While yields had remained low while the U.S. recovered from the financial crisis and the Fed kept is benchmark rate in check, Sherman said a move higher looks likely. The benchmark 10-year yield is at its highest level since July 2014, and rates have been rising across most durations of government bonds.
The Fed has indicated a desire to hike rates three times this year, an assessment to which the market has warmed in recent days.
"What you have is just an upward move across the entire Treasury curve, the five-year as well. The one part of the Treasury market that's holding out for this long-term bond bull market is the 30-year," he said. "It does look like rates will push higher as we continue to get more growth."
Similarly, commodity prices are set to jump both on growth and a weak U.S. dollar, Sherman added.
Commodities had been on a nearly five-year trek lower before bottoming in January 16. The asset class has risen more than 17 percent since then, as judged by the CRB Commodity Index — a pace slower than the raging stock market but at least out of bear territory.
"We've seen investors start to really talk about commodities in their portfolios. From a demand perspective this global growth story is very accretive for commodities," Sherman said.
He specifically mentioned oil as gaining from both higher demand and some production problems.

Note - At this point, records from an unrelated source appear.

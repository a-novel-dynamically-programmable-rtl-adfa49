// tb_setup_cache: self-checking testbench of the setup cache.
//
// Three caches are chained as on the configuration bus. Random codes are
// shifted in least significant bit first; the active codes must not change
// while shifting, must take the new codes on commit, and the bits leaving
// the end of the chain must be the codes shifted in old_code, in order.
module tb_setup_cache;
  localparam int N = 3;
  logic clk = 1'b0, rst_n = 1'b0;
  logic shift = 1'b0, commit = 1'b0, sdi = 1'b0;
  logic [N:0] chain;
  logic [6:0] code [N];
  int checks = 0, failures = 0;

  assign chain[N] = sdi;
  for (genvar i = 0; i < N; i++) begin : g
    setup_cache dut (.clk, .rst_n, .shift, .sdi(chain[i+1]), .sdo(chain[i]), .commit, .code(code[i]));
  end

  always #5 clk = ~clk;

  initial begin : watchdog
    repeat (20000) @(posedge clk);
    failures++;
    $display("watchdog expired");
    $display("TB_RESULT checks=%0d failures=%0d", checks, failures);
    $finish;
  end

  task automatic check(input bit ok, input string what);
    checks++;
    if (!ok) begin
      failures++;
      if (failures < 10) $display("FAIL: %s", what);
    end
  endtask

  initial begin
    logic [7*N-1:0] v, prev;
    logic [6:0] old_code [N];
    logic [7*N-1:0] outbits;
    prev = '0;
    repeat (2) @(posedge clk);
    @(negedge clk) rst_n = 1'b1;
    for (int i = 0; i < N; i++) check(code[i] == 7'd0, "reset code is 0");
    for (int r = 0; r < 50; r++) begin
      v = {$urandom, $urandom};
      for (int i = 0; i < N; i++) old_code[i] = code[i];
      for (int k = 0; k < 7 * N; k++) begin
        @(negedge clk);
        outbits[k] = chain[0];        // bit leaving the chain this clock
        sdi = v[k]; shift = 1'b1;
        if (k % 5 == 0)
          for (int i = 0; i < N; i++) check(code[i] == old_code[i], "code stable while shifting");
      end
      @(negedge clk) begin shift = 1'b0; end
      check(outbits == prev, $sformatf("chain out %h expected %h", outbits, prev));
      for (int i = 0; i < N; i++) check(code[i] == old_code[i], "no change old_code commit");
      @(negedge clk) commit = 1'b1;
      @(negedge clk) commit = 1'b0;
      for (int i = 0; i < N; i++)
        check(code[i] == v[7*i +: 7], $sformatf("cache %0d code %h expected %h", i, code[i], v[7*i +: 7]));
      prev = v;
    end
    $display("TB_RESULT checks=%0d failures=%0d", checks, failures);
    $finish;
  end
endmodule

"There's a lot of things that say commodities could have another leg upward," he said. "Historically, commodities have been a very good late-business-cycle asset class, because you get this last push, you get a lot of leverage in the system, you get a lot of credit out there and so you get this last boom that really resonates with the commodities market. We think that commodities are one of the better investment vehicles or at least have the potential for that in 2018."